The easiest "lens" in this case is no lens at all... it is a curved mask with the curvature centered on the optical center of your eye. This will ensure that all rays continue in a straight line towards your eye.

I explained this in more detail in this answer

If you actually want to immerse a lens in seawater to achieve the same effect, then you need to somehow overcome the fact that the interface between your cornea and the sea is less effective. In a sense, underwater you are focused "beyond infinity" and need a lens that has a focal length of about 5 cm while immersed in water. This would require a convex lens. The highest index you can "reasonably" buy is 1.74 for high-index plastic lenses (higher index materials exist but are not usually used for commercial grade lenses, and I assume you want this to be costeffective).

Now the index of refraction of sea water is about 1.34; the index of refraction of the cornea is 1.376 - very close to that of seawater. So we can assume it does not provide any focusing. The lens in the eye provides about 20% of the total refraction of the incident light (according to this), so we need about 80% of the focusing power of the eye.
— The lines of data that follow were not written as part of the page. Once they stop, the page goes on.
// tb_mmid_pe: integrates random neuron information blocks with the processing element
// in the full-connected arrangement (three SDRAM channels of 10-cycle latency) and
// compares the result, left in channel res_ch, with the reference model of
// tb_ref_pkg. Checks: potential, every weight, decay/gain and header words carried
// along, the result channel ((N+1) mod 3) and the cycle count against
// [t_SDRAM + t_MMID + ceil(n/2)] * [2(i+1)+1] with t_SDRAM = 10, t_MMID = 12.
module tb_mmid_pe;
  import see_pkg::*;
  import tb_ref_pkg::*;

  localparam int KB = 1024;
  logic clk = 0, rst_n = 0;
  always #5 clk = ~clk;

  logic              start, busy, done;
  logic [MEM_AW-1:0] nib_base, kbase [3];
  logic [15:0]       n_syn, h_int, syn_idx;
  logic [2:0]        seq_i;
  logic [1:0]        res_ch, xl_pair;
  mem_req_t          req [3];
  mem_rsp_t          rsp [3];
  bit                xl [];

  int checks = 0, failures = 0;

  mmid_pe dut (.clk, .rst_n, .start, .nib_base, .n_syn, .h_int, .seq_i, .kbase,
               .busy, .done, .res_ch, .syn_idx, .xl_pair, .req, .rsp);

  for (genvar c = 0; c < 3; c++) begin : g_ch
    sdram_model #(.LAT(10), .WORDS(4096)) u_sd (.clk, .req(req[c]), .rsp(rsp[c]));
  end

  always_comb begin
    xl_pair = '0;
    if (int'(syn_idx) < xl.size())     xl_pair[0] = xl[syn_idx];
    if (int'(syn_idx) + 1 < xl.size()) xl_pair[1] = xl[syn_idx + 1];
  end

  task automatic wr(int ch, int addr, logic [63:0] d);
    case (ch)
      0: g_ch[0].u_sd.mem[addr] = d;
      1: g_ch[1].u_sd.mem[addr] = d;
      default: g_ch[2].u_sd.mem[addr] = d;
    endcase
  endtask

  function automatic logic [63:0] rd(int ch, int addr);
    case (ch)
      0: return g_ch[0].u_sd.mem[addr];
      1: return g_ch[1].u_sd.mem[addr];
      default: return g_ch[2].u_sd.mem[addr];
    endcase
  endfunction

  task automatic check(bit ok, string what);
    checks++;
    if (!ok) begin
      failures++;
      $display("FAIL %s", what);
    end
  endtask

  task automatic run_case(int n, int si, int base, int hbig, bit xk);
    kvec_t k0, y;
    int cycles, words, nsub, expect_min, expect_max;
    logic [63:0] w;
    logic [31:0] sw;
    logic signed [15:0] gw;
    k0.w = new[n]; k0.g = new[n]; k0.mu = new[n];
    xl = new[n];
    k0.a     = $urandom_range(0, 4096);
    k0.ik    = $urandom_range(0, 4096);
    k0.theta = 4096;
    k0.flags = xk;
    for (int s = 0; s < n; s++) begin
      k0.w[s]  = 491 + int'($urandom_range(0, 400)) - 200;
      k0.g[s]  = 26;
      k0.mu[s] = 77;
      xl[s]    = $urandom_range(0, 1);
    end
    words = 2 + (n + 1) / 2;
    wr(0, base,     {32'(k0.ik), 32'(k0.a)});
    wr(0, base + 1, {32'(k0.flags), 32'(k0.theta)});
    for (int j = 0; j < (n + 1) / 2; j++) begin
      w = '0;
      for (int l = 0; l < 2; l++)
        if (2 * j + l < n) w[32*l +: 32] = {16'(k0.w[2*j+l]), 8'(k0.g[2*j+l]), 8'(k0.mu[2*j+l])};
      wr(0, base + 2 + j, w);
    end
    nsub = 2 * (si + 1);
    y = mmid(k0, xl, nsub, hbig);

    @(negedge clk);
    nib_base = MEM_AW'(base); n_syn = 16'(n); seq_i = 3'(si); h_int = 16'(hbig);
    start = 1;
    @(negedge clk);
    start = 0;
    cycles = 1;
    while (!done) begin
      @(negedge clk);
      cycles++;
    end
    check(res_ch == 2'((nsub + 1) % 3), $sformatf("res_ch %0d", res_ch));
    w = rd(res_ch, KB);
    check($signed(w[31:0]) == 32'(y.a), $sformatf("a got %0d exp %0d", $signed(w[31:0]), y.a));
    check(w[63:32] == 32'(k0.ik), "i_K carried");
    w = rd(res_ch, KB + 1);
    check(w == {32'(k0.flags), 32'(k0.theta)}, "flags/theta carried");
    for (int s = 0; s < n; s++) begin
      w  = rd(res_ch, KB + 2 + s / 2);
      sw = (s % 2 == 1) ? w[63:32] : w[31:0];
      gw = sw[31:16];
      check(gw == 16'(y.w[s]),
            $sformatf("n=%0d i=%0d w[%0d] got %0d exp %0d", n, si, s, gw, y.w[s]));
      check(sw[15:0] == {8'(k0.g[s]), 8'(k0.mu[s])}, "gamma/mu carried");
    end
    // document's estimate and this design's fixed overhead per pass
    expect_min = (10 + 12 + (n + 1) / 2) * (nsub + 1);
    expect_max = expect_min + 8 * (nsub + 1);
    check(cycles >= expect_min && cycles <= expect_max,
          $sformatf("cycles %0d outside [%0d,%0d]", cycles, expect_min, expect_max));
    $display("n=%0d i=%0d cycles=%0d paper T_MMID=%0d", n, si, cycles, expect_min);
  endtask

  initial begin
    start = 0; nib_base = '0; n_syn = '0; h_int = '0; seq_i = '0;
    kbase = '{KB, KB, KB};
    xl = new[0];
    repeat (3) @(negedge clk);
    rst_n = 1;
    run_case(7, 0, 0, 410, 0);
    run_case(8, 1, 16, 4096, 0);
    run_case(25, 2, 40, 2048, 0);
    run_case(6, 1, 100, 3000, 1);
    run_case(100, 2, 200, 4096, 0);
    $display("TB_RESULT checks=%0d failures=%0d", checks, failures);
    $finish;
  end

  initial begin
    repeat (200000) @(posedge clk);
    failures++;
    $display("watchdog expired");
    $display("TB_RESULT checks=%0d failures=%0d", checks, failures);
    $finish;
  end
endmodule
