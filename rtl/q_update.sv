// q_update -- Q-value update arithmetic of one Q-table column (the
// "congestion input adjustment" of the router).
//
// When a neighbour B returns its estimate N3 for a packet this router sent to
// it, the total cost through that output is estimated as
//     C_est = N1 + N2 + N3
// (link cycles to B, B's pipeline cycles, B's own estimate) and the entry is
// moved towards it with learning rate alpha:
//     C_new = C_old + alpha * (C_est - C_old).
// alpha is the fraction ALPHA_NUM / ALPHA_DEN (0 < alpha <= 1); the default
// 1/2 is the learning rate 0.5 used by the design, i.e. the mean of old and
// new value, rounded towards the new estimate (41 and 28 give 34). The compared rates 0.1 and 0.9
// are 1/10 and 9/10. The step alpha * (C_est - C_old) is rounded away from
// zero, so an entry always moves at least one cycle towards a different
// estimate: rounding small steps to zero would freeze entries at low rates
// and let packets circle. Division is by a constant, so it synthesizes to
// fixed logic. An
// empty entry takes C_est directly. Results saturate at the largest Q-value.
// Purely combinational.
//
// Expressing alpha as a fraction, the rounding and the saturation are this
// design's choices.
module q_update
  import noc_pkg::*;
#(
  parameter int unsigned LINK_CYCLES = 1,              // N1 of this output
  parameter int unsigned PIPE_CYCLES = ROUTER_CYCLES,  // N2
  parameter int unsigned ALPHA_NUM   = 1,
  parameter int unsigned ALPHA_DEN   = 2
) (
  input  qval_t old_val,
  input  logic  old_vld,
  input  qval_t n3,
  output qval_t new_val
);
  localparam int unsigned QMAX = (1 << Q_W) - 1;

  logic [Q_W+1:0]        est_wide;
  qval_t                 est;
  localparam int unsigned PW = Q_W + 2 + $clog2(ALPHA_NUM + 1);

  logic signed [Q_W+1:0] diff;
  logic signed [PW-1:0]  prod, step;
  logic signed [Q_W+1:0] sum;

  always_comb begin
    est_wide = (Q_W+2)'(n3) + (Q_W+2)'(LINK_CYCLES) + (Q_W+2)'(PIPE_CYCLES);
    est      = (est_wide > (Q_W+2)'(QMAX)) ? qval_t'(QMAX) : est_wide[Q_W-1:0];
    diff     = $signed({2'b00, est}) - $signed({2'b00, old_val});
    prod     = PW'(diff) * $signed(PW'(ALPHA_NUM));
    if (prod >= 0) step = (prod + $signed(PW'(ALPHA_DEN - 1))) / $signed(PW'(ALPHA_DEN));
    else           step = -((-prod + $signed(PW'(ALPHA_DEN - 1))) / $signed(PW'(ALPHA_DEN)));
    sum      = $signed({2'b00, old_val}) + (Q_W+2)'(step);
    new_val  = old_vld ? sum[Q_W-1:0] : est;
  end
endmodule
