// tb_q_update -- checks the Q-value update arithmetic.
// Uses the worked example of the routing walk-through: an entry of 41 cycles
// behind a 4-cycle link, with a returned estimate of 20, becomes
// 41 + 0.5 * ((4 + 4 + 20) - 41) = 34; an entry of 20 behind a TSV (1 cycle)
// with a returned 14 becomes 19. Empty entries take the estimate, results
// saturate at 255, and random operands are compared with
// old + alpha * (est - old), the step rounded away from zero, for the learning
// rates 0.5, 0.1 and 0.9 (1/2, 1/10, 9/10).
module tb_q_update;
  import noc_pkg::*;
  int checks = 0, failures = 0;

  qval_t old4, n34, new4;  logic vld4;
  qval_t old1, n31, new1;  logic vld1;

  q_update #(.LINK_CYCLES(4)) dut4 (.old_val(old4), .old_vld(vld4), .n3(n34), .new_val(new4));
  q_update #(.LINK_CYCLES(1)) dut1 (.old_val(old1), .old_vld(vld1), .n3(n31), .new_val(new1));

  qval_t new_a01, new_a09;
  q_update #(.LINK_CYCLES(4), .ALPHA_NUM(1), .ALPHA_DEN(10)) dut01 (
    .old_val(old4), .old_vld(vld4), .n3(n34), .new_val(new_a01));
  q_update #(.LINK_CYCLES(4), .ALPHA_NUM(9), .ALPHA_DEN(10)) dut09 (
    .old_val(old4), .old_vld(vld4), .n3(n34), .new_val(new_a09));

  // a / b rounded away from zero
  function automatic int awaydiv(int a, int b);
    return (a >= 0) ? (a + b - 1) / b : -((-a + b - 1) / b);
  endfunction

  task automatic chk(string what, int got, int exp);
    checks++;
    if (got != exp) begin
      failures++;
      $display("FAIL %s: got %0d expected %0d", what, got, exp);
    end
  endtask

  initial begin
    #100000;
    failures++;
    $display("watchdog expired");
    $display("TB_RESULT checks=%0d failures=%0d", checks, failures);
    $finish;
  end

  initial begin
    int est, exp;
    old4 = 41; vld4 = 1; n34 = 20; #1 chk("router 3 entry", new4, 34);
    chk("router 3 entry, alpha 0.1", new_a01, 39);   // 41 - 1.3
    chk("router 3 entry, alpha 0.9", new_a09, 29);   // 41 - 11.7
    old1 = 20; vld1 = 1; n31 = 14; #1 chk("router 2 entry", new1, 19);
    old4 = 99; vld4 = 0; n34 = 20; #1 chk("empty entry", new4, 28);
    old4 = 200; vld4 = 0; n34 = 250; #1 chk("saturate", new4, 255);
    for (int i = 0; i < 2000; i++) begin
      old4 = qval_t'($urandom); vld4 = 1'($urandom); n34 = qval_t'($urandom_range(0, 255));
      #1;
      est = int'(n34) + 8;
      if (est > 255) est = 255;
      exp = vld4 ? int'(old4) + awaydiv(est - int'(old4), 2) : est;
      chk("random", new4, exp);
      chk("alpha 0.1", new_a01, vld4 ? int'(old4) + awaydiv(est - int'(old4), 10) : est);
      chk("alpha 0.9", new_a09, vld4 ? int'(old4) + awaydiv(9 * (est - int'(old4)), 10) : est);
    end
    $display("TB_RESULT checks=%0d failures=%0d", checks, failures);
    $finish;
  end
endmodule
Now the total length of the eyeball (according to the same link) from cornea to retina is about 24 mm. Add to this a distance of 2 cm from cornea to the lens we want to use, we need this lens to provide focusing about 44 mm - with about 20% of that provided by the lens in the eye, we need a focal length (in sea water) of about 55 mm.

With a refractive index of 1.74 in a medium of 1.34, we are at "roughly" half the refracting power that you would normally need. So a high index lens with a focal length of 55 mm in sea water would need a focal length of about 28 mm in air. That's roughly 35 diopters - more than you would "normally" get for lenses in ordinary eyeglasses.

Obviously, if you put the lens further from the eye, the required focal length is less demanding - but in order to get the same FOV you would need a correspondingly bigger lens.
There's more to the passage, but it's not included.